BEGIN AVAILABLE DATA

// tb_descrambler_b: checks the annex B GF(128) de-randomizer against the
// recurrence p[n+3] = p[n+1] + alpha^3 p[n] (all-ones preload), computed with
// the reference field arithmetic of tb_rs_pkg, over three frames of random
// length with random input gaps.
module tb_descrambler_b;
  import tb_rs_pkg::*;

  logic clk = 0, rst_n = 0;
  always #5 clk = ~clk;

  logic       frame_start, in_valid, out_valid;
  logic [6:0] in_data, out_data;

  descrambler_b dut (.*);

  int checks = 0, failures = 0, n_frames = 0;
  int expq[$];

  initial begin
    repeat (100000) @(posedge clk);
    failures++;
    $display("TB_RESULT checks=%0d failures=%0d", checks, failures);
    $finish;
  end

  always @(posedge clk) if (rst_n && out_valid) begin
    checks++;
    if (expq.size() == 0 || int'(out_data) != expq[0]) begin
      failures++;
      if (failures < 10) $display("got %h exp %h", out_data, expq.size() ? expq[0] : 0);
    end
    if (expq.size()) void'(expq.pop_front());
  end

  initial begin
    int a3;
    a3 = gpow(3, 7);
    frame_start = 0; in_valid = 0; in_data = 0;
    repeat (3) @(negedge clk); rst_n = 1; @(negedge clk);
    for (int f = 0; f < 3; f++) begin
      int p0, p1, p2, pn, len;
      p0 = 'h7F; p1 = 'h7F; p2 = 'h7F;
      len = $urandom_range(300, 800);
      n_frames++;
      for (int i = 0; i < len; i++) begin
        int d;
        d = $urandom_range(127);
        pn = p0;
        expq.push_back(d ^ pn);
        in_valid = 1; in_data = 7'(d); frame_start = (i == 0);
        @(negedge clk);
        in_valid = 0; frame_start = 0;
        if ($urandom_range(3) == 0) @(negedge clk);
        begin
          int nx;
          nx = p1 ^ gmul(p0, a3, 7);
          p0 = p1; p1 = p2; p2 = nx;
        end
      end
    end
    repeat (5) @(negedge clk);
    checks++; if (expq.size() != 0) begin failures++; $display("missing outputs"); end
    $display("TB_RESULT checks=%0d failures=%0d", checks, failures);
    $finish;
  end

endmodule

END AVAILABLE DATA
BEGIN AVAILABLE DATA

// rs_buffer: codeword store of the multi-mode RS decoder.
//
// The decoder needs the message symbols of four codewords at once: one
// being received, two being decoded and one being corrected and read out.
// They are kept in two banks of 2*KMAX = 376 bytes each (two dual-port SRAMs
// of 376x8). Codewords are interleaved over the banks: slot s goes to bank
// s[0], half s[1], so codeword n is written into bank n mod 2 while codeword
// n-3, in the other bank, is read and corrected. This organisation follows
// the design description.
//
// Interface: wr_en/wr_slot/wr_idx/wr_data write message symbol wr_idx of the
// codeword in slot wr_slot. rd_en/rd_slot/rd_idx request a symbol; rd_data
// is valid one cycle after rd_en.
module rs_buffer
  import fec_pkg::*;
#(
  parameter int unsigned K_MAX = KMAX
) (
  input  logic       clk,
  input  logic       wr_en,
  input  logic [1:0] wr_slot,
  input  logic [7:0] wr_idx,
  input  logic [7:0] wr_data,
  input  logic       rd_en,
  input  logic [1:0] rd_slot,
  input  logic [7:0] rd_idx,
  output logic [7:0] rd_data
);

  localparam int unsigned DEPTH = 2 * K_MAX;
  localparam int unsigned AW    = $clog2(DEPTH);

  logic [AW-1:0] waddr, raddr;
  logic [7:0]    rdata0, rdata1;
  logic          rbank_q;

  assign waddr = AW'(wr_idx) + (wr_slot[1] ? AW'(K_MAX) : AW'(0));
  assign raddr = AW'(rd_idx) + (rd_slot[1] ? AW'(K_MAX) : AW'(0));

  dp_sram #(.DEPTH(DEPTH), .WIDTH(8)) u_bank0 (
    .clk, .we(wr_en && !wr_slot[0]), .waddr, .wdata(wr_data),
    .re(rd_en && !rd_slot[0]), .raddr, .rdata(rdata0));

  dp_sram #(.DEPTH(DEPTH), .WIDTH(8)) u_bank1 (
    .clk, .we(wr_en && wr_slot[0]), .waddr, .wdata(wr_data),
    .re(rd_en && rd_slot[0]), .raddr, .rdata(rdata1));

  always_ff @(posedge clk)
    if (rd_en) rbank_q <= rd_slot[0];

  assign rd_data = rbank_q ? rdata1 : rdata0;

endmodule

END AVAILABLE DATA

» INSTRUCTIONS TO FOLLOW: Taking the entries above, restate exactly those lines that fall between the line with "de-randomizer against the" and the line with "repeat (100000) @(posedge clk);", keeping both of those lines too.

» RESULT:
// tb_descrambler_b: checks the annex B GF(128) de-randomizer against the
// recurrence p[n+3] = p[n+1] + alpha^3 p[n] (all-ones preload), computed with
// the reference field arithmetic of tb_rs_pkg, over three frames of random
// length with random input gaps.
module tb_descrambler_b;
  import tb_rs_pkg::*;

  logic clk = 0, rst_n = 0;
  always #5 clk = ~clk;

  logic       frame_start, in_valid, out_valid;
  logic [6:0] in_data, out_data;

  descrambler_b dut (.*);

  int checks = 0, failures = 0, n_frames = 0;
  int expq[$];

  initial begin
    repeat (100000) @(posedge clk);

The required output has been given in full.